» **Prompt**:
Check each line of the entries below for the word "returns", and copy out the ones that have it.

(Stored data entries)
+===+
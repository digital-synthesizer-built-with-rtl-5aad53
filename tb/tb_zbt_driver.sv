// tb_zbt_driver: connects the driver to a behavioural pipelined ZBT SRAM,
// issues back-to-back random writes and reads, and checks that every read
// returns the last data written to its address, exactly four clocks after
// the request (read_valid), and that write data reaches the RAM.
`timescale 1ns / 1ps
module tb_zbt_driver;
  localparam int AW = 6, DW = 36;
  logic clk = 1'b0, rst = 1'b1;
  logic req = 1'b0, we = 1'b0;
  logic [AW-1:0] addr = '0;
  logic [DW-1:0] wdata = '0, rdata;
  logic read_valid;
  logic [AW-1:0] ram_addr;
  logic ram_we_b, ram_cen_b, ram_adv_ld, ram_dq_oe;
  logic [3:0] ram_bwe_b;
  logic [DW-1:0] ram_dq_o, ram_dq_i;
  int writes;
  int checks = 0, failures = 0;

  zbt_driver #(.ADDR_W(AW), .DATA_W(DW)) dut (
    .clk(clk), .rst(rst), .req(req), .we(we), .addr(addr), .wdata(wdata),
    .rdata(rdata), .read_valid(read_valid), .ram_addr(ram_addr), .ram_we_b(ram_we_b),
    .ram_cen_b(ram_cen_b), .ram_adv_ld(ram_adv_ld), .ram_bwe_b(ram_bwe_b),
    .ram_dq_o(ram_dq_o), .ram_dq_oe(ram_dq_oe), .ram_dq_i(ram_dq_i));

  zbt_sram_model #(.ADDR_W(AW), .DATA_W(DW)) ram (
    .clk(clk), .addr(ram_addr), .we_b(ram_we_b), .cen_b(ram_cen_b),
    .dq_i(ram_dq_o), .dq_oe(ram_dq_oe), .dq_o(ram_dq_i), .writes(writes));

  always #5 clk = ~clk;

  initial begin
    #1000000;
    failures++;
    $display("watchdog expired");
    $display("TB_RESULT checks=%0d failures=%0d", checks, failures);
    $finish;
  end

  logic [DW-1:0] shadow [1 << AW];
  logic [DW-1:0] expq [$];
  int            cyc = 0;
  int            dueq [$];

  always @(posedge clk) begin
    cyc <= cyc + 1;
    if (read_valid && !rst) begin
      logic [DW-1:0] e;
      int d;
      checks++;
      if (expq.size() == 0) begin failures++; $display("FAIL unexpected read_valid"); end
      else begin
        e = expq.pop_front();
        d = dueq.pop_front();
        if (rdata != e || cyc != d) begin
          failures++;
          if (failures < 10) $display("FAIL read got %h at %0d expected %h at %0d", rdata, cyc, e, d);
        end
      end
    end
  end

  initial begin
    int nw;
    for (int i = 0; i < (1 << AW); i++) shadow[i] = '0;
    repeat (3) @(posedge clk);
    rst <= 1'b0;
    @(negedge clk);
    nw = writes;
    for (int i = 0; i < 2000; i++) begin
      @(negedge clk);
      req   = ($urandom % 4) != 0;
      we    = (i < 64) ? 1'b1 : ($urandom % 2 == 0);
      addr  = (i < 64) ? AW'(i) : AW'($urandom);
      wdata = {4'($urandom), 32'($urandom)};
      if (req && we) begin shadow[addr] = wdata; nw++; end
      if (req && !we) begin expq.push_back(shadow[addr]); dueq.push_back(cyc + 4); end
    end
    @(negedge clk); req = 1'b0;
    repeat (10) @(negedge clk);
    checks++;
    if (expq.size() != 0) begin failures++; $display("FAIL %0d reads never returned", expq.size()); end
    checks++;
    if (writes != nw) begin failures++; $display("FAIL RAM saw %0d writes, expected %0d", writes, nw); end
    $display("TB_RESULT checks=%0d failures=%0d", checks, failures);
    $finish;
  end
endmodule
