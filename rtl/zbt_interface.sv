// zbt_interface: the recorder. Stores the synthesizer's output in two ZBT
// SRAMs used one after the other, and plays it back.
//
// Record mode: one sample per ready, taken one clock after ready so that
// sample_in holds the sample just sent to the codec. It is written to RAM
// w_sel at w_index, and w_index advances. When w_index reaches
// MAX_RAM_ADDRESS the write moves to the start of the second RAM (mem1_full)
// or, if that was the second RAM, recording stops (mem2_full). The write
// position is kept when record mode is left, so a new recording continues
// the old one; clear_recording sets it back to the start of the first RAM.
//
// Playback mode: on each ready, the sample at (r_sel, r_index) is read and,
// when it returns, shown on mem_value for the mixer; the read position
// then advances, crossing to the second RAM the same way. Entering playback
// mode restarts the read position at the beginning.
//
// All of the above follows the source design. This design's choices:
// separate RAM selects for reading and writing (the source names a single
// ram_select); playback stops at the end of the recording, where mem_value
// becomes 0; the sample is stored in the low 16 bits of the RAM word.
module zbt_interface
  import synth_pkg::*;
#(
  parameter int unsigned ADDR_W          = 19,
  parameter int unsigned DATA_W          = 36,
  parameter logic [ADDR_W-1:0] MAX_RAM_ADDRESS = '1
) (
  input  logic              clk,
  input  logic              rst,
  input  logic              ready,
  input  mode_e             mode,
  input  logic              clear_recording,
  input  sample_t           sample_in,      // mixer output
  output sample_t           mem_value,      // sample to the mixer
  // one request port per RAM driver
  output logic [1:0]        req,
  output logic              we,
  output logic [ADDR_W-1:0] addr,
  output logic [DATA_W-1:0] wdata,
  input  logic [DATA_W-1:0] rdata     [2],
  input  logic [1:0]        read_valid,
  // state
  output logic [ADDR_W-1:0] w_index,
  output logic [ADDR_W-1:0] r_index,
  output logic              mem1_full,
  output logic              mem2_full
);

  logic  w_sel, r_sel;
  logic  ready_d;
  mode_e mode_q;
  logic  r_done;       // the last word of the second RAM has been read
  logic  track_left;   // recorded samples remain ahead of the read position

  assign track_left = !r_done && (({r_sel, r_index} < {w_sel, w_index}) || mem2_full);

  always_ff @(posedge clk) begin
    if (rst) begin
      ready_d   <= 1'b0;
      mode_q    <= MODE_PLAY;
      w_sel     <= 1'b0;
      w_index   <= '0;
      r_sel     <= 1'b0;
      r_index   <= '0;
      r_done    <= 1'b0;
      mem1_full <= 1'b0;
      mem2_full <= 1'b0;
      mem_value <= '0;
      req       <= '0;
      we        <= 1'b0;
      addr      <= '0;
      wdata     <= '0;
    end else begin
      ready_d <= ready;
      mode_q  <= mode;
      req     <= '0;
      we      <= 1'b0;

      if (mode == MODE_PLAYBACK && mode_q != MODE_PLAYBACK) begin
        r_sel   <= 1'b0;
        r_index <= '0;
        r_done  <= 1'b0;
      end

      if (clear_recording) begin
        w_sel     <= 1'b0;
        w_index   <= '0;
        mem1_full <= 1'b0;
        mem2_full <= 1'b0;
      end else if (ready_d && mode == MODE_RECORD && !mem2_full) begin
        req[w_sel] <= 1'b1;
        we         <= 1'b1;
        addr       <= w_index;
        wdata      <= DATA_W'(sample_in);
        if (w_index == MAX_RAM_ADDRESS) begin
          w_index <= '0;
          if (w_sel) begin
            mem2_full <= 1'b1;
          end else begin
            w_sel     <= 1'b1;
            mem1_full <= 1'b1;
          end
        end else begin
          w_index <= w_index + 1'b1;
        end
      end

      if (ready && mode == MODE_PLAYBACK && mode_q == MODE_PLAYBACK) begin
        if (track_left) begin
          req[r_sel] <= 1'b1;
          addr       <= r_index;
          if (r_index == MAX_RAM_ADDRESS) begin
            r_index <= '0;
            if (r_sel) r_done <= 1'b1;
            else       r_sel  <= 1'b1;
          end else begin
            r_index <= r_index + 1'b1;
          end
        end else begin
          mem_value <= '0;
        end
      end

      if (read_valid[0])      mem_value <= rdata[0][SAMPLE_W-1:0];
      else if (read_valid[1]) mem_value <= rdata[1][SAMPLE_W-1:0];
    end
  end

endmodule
+===+
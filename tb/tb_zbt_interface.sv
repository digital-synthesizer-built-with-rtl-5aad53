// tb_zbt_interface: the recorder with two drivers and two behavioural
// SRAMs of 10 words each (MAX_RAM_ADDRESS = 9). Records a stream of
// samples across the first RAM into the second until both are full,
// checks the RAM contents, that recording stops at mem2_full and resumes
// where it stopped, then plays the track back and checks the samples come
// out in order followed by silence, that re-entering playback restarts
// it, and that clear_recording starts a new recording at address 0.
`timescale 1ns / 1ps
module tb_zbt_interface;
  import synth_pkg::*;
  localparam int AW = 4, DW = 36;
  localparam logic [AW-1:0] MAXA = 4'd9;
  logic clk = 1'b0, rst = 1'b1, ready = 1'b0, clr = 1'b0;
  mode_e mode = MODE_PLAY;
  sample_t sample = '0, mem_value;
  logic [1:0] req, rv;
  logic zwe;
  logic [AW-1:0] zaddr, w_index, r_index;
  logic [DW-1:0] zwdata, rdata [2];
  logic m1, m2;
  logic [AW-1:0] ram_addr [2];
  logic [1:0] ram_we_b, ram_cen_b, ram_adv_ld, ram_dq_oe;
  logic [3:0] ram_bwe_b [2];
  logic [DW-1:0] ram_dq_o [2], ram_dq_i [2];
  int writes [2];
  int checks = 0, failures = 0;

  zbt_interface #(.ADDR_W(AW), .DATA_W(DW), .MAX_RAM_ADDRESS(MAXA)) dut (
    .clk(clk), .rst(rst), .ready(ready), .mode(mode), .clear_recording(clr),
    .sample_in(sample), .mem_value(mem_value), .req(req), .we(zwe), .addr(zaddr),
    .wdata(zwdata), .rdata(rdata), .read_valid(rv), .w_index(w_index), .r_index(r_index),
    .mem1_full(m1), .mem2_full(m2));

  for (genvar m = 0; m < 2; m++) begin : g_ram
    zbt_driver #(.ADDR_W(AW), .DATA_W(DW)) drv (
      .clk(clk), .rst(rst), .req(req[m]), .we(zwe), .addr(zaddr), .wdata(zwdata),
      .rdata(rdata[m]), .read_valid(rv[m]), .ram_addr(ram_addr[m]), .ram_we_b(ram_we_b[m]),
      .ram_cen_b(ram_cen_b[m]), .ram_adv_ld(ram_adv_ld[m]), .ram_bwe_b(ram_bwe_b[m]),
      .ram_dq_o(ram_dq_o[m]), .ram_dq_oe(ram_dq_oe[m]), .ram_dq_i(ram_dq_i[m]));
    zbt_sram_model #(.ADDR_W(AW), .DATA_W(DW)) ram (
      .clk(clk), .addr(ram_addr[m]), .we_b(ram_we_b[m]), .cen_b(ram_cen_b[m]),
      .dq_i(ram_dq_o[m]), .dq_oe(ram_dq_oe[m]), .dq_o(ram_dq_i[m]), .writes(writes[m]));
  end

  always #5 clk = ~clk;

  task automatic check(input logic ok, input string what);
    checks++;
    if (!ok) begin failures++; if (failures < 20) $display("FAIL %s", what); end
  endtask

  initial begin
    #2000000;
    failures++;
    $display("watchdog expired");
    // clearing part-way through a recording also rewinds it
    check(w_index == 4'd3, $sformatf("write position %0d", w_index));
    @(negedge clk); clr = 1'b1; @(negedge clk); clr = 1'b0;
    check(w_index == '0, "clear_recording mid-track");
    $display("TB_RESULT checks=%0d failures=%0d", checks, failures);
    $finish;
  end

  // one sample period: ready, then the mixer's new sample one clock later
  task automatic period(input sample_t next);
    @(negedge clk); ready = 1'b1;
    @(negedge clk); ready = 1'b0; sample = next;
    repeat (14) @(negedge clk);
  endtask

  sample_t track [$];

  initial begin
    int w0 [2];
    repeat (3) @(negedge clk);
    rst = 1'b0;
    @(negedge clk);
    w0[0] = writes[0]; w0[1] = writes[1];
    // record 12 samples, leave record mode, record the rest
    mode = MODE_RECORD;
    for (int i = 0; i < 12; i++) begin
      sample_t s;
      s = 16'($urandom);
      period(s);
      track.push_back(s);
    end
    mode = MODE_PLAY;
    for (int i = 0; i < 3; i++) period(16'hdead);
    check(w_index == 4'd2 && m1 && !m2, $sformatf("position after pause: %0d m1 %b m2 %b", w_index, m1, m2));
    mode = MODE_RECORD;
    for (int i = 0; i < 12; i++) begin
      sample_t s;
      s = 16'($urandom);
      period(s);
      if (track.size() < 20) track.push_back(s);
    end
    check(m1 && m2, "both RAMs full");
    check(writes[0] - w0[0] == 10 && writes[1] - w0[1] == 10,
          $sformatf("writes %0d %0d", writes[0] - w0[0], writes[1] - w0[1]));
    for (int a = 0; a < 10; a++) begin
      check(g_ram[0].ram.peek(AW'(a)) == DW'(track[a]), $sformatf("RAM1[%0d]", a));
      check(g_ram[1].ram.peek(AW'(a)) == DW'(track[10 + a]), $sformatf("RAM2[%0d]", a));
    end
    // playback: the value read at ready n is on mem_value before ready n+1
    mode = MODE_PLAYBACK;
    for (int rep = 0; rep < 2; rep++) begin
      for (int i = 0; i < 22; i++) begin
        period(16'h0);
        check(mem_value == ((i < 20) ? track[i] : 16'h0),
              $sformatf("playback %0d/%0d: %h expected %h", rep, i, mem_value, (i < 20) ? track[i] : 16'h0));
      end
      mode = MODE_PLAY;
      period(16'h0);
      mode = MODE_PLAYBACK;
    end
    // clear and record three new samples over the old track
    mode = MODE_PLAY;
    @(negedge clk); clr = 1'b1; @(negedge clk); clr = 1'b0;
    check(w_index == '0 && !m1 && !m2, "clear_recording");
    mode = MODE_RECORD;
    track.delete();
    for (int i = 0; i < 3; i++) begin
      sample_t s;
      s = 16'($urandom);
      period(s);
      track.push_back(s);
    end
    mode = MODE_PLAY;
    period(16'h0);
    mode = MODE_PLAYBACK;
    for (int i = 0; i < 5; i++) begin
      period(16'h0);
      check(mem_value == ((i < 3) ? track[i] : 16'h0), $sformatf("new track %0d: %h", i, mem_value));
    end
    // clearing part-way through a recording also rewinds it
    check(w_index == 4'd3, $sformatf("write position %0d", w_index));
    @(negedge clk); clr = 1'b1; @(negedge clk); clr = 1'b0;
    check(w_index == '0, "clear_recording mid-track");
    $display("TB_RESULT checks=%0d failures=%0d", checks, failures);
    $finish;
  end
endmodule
+===+
» **Result of this exercise**:
// returns the last data written to its address, exactly four clocks after
// when it returns, shown on mem_value for the mixer; the read position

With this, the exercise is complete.